Assignment:
For the records that follow, please set down exactly the lines between the one holding "event_id = 8'(e * 7 + 1);" and the one holding "check(exp_q.size() > 0", inclusive, and only those.

Given information:
+ + + + + + +

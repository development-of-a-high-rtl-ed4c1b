// Testbench for daq_board: several triggered events pass through the
// acquisition controller, the dual-clock FIFO and the synchronous bus
// interface. The testbench plays the motherboard: on data ready it raises
// output enable and gives five read requests, and it checks every received
// word against the event's header and the ADC samples it supplied.
module tb_daq_board;
  import pet_daq_pkg::*;
  localparam logic [3:0] ID = 4'd3;
  localparam int NEV = 6;
  logic clk = 0, rd_clk = 0, rst_n = 0, trig = 0, oe = 0, req = 0;
  logic [7:0] event_id = '0;
  logic [4:0] cfg_c = 5'b00001;
  logic adc_start, dav, bus_drive, busy;
  sample_t [N_ADC-1:0] adc_data;
  word_t bus_data;
  logic [31:0] n_acq, n_ignored, n_dropped;
  int checks = 0, failures = 0;
  word_t exp_q[$];

  daq_board #(.DAQ_ID(ID), .CONV_CYCLES(5), .DEPTH_LOG2(4)) dut (.*);
  always #5  clk = ~clk;
  always #16 rd_clk = ~rd_clk;

  task automatic check(input bit ok, input string msg);
    checks++;
    if (!ok) begin failures++; $display("FAIL: %s", msg); end
  endtask

  // ADC model and expected packet
  logic [7:0] ev_q;
  always @(posedge clk) if (rst_n && trig && !busy) ev_q <= event_id;
  always @(posedge clk) if (rst_n && adc_start) begin
    sample_t [N_ADC-1:0] s;
    for (int i = 0; i < N_ADC; i++) s[i] = sample_t'($urandom);
    adc_data <= s;
    exp_q.push_back({CODE_HDR, cfg_c[0], ID, ev_q});
    for (int i = 0; i < N_ADC; i++) exp_q.push_back({code_at(3'(i+1)), cfg_c[i+1], s[i]});
  end

  initial begin
    adc_data = '0;
    repeat (3) @(negedge clk);
    rst_n = 1;
    for (int e = 0; e < NEV; e++) begin
      @(negedge clk); trig = 1; event_id = 8'(e * 7 + 1);
      @(negedge clk); trig = 0;
      repeat (15) @(negedge clk);
    end
  end

  // motherboard side
  initial begin
    int got = 0;
    wait (rst_n);
    while (got < NEV) begin
      @(negedge rd_clk);
      if (dav) begin
        oe = 1;
        @(negedge rd_clk);
        for (int i = 0; i < PKT_WORDS; i++) begin
          req = 1;
          @(posedge rd_clk);
          check(bus_drive, "board drives under OE");
          check(exp_q.size() > 0 && bus_data == exp_q[0],
                $sformatf("event %0d word %0d: got %h", got, i, bus_data));
          if (exp_q.size() > 0) void'(exp_q.pop_front());
          @(negedge rd_clk);
        end
        req = 0; oe = 0;
        got++;
      end
    end
    repeat (4) @(negedge rd_clk);
    check(!dav, "no data ready when drained");
    check(n_acq == NEV && n_dropped == 0, "all events acquired");
    $display("TB_RESULT checks=%0d failures=%0d", checks, failures);
    $finish;
  end
  initial begin
    repeat (5000) @(posedge clk);
    failures++;
    $display("watchdog expired");
    $display("TB_RESULT checks=%0d failures=%0d", checks, failures);
    $finish;
  end
endmodule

+ + + + + + +

Answer to the problem:
      @(negedge clk); trig = 1; event_id = 8'(e * 7 + 1);
      @(negedge clk); trig = 0;
      repeat (15) @(negedge clk);
    end
  end

  // motherboard side
  initial begin
    int got = 0;
    wait (rst_n);
    while (got < NEV) begin
      @(negedge rd_clk);
      if (dav) begin
        oe = 1;
        @(negedge rd_clk);
        for (int i = 0; i < PKT_WORDS; i++) begin
          req = 1;
          @(posedge rd_clk);
          check(bus_drive, "board drives under OE");
          check(exp_q.size() > 0 && bus_data == exp_q[0],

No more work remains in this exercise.